Il consigliere comunale del PSd’Az Christian Mulas, esprime soddisfazione per il fatto che il tema delle abitazioni del Ministero della Difesa presenti a Fertilia sia finalmente tornato al centro del dibattito politico e amministrativo cittadino
ALGHERO - Il consigliere comunale del PSd’Az Christian Mulas, esprime soddisfazione per il fatto che il tema delle abitazioni del Ministero della Difesa presenti a Fertilia sia finalmente tornato al centro del dibattito politico e amministrativo cittadino, a seguito della segnalazione avanzata dallo stesso consigliere. «È un fatto positivo dichiara Christian Mulas che si sia riaccesa l’attenzione su una questione così rilevante per il diritto alla casa e per il futuro della nostra comunità. Significa che il problema esiste ed è ormai sotto gli occhi di tutti». Allo stesso tempo, il consigliere sottolinea con fermezza che non è il tempo delle polemiche né dei semplici comunicati: «Non serve lamentarsi e non serve rincorrere visibilità. Serve invece agire con determinazione e responsabilità istituzionale».
Secondo Mulas, la strada è chiara e già tracciata sul piano normativo: «il dialogo aperto
in occasione della recente visita all'agenzia del demanio dello stato, a Roma, da parte del Sindaco Cacciotto e dell'assessore Corbia, e i presupposti per firmare uno piano città anche su Alghero, sono presupposti importanti per inserire anche gli alloggi dell'Aeronautica militare a Fertilia. Si verifichi, inoltre, se la Regione Autonoma della Sardegna possa richiedere allo Stato l’applicazione dell’articolo 14 dello Statuto sardo, per trasferimento dei beni statali non più utilizzati una volta che l'Aeronautica militare proceda alla dismissione immobiliare».

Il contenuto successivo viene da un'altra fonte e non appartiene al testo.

// route_compute: routing logic and routing table of one router.
// For each of NQ queries (one per input virtual channel) it returns the
// output port towards the destination node, either by dimension-order
// routing (X first, then Y) or from a routing table indexed by the
// destination's node number (y*MESH_X + x). The table is written one entry
// per cycle through tbl_we/tbl_addr/tbl_data, before or between runs, and
// is read combinationally. Packets addressed to this router go to PORT_L.
// The two routing modes and the off-line programmable table follow the
// document; the port numbering (N=0,E=1,S=2,W=3,L=4, y growing towards S)
// and the table index are this design's choices.
module route_compute
  import heracles_pkg::*;
#(
  parameter int unsigned MESH_X = 3,
  parameter int unsigned MESH_Y = 3,
  parameter int unsigned NQ     = 10
) (
  input  logic              clk,
  input  logic              rst_n,
  input  node_id_t          my_id,
  input  logic              use_table,
  input  logic              tbl_we,
  input  logic [7:0]        tbl_addr,
  input  logic [2:0]        tbl_data,
  input  node_id_t          dst     [NQ],
  output logic [2:0]        out_port[NQ]
);
  localparam int unsigned NODES = MESH_X * MESH_Y;
  logic [2:0] table_q [NODES];

  always_ff @(posedge clk or negedge rst_n) begin
    if (!rst_n) begin
      for (int i = 0; i < int'(NODES); i++) table_q[i] <= PORT_L;
    end else if (tbl_we && int'(tbl_addr) < int'(NODES)) begin
      table_q[int'(tbl_addr)] <= tbl_data;
    end
  end

  function automatic logic [2:0] dor(node_id_t here, node_id_t d);
    if      (d.x > here.x) return PORT_E;
    else if (d.x < here.x) return PORT_W;
    else if (d.y > here.y) return PORT_S;
    else if (d.y < here.y) return PORT_N;
    else                   return PORT_L;
  endfunction

  function automatic int unsigned node_num(node_id_t d);
    return int'(d.y) * MESH_X + int'(d.x);
  endfunction

  always_comb
    for (int q = 0; q < int'(NQ); q++) begin
      if (dst[q] == my_id)                                out_port[q] = PORT_L;
      else if (use_table && node_num(dst[q]) < NODES)     out_port[q] = table_q[node_num(dst[q])];
      else                                                out_port[q] = dor(my_id, dst[q]);
    end
endmodule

Il consigliere richiama inoltre un precedente significativo: «Nel 2010, l’allora sindaco, insieme al sottosegretario Cossiga, avviò il percorso per la sdemanializzazione di Punta Giglio, con l’obiettivo di trasferire il bene alla Regione e successivamente al Comune di Alghero. Sappiamo però com’è andata: il bene venne sì sdemanializzato, ma fu poi messo a gara e affidato in gestione a privati pur rimanendo nella disponibilità pubblica la proprietà. Un esito che deve farci riflettere e che non possiamo permetterci di replicare». Per questo, Mulas ribadisce la necessità di un’azione istituzionale forte, coordinata e lungimirante: «Oggi abbiamo l’occasione di affrontare concretamente l’emergenza abitativa, partendo proprio da immobili già esistenti e inutilizzati. Tutti gli enti che hanno voce in capitolo facciano a pieno la propria parte nel tutelare l’interesse pubblico e garantire che questi beni vengano destinati realmente alla comunità». «La soddisfazione per l’attenzione ritrovata conclude deve tradursi subito in atti concreti. Questa è una sfida che non possiamo più rimandare e la sensibilità e la determinazione del Sindaco sono il miglior viatico per portare ad una risoluzione favorevole della questione».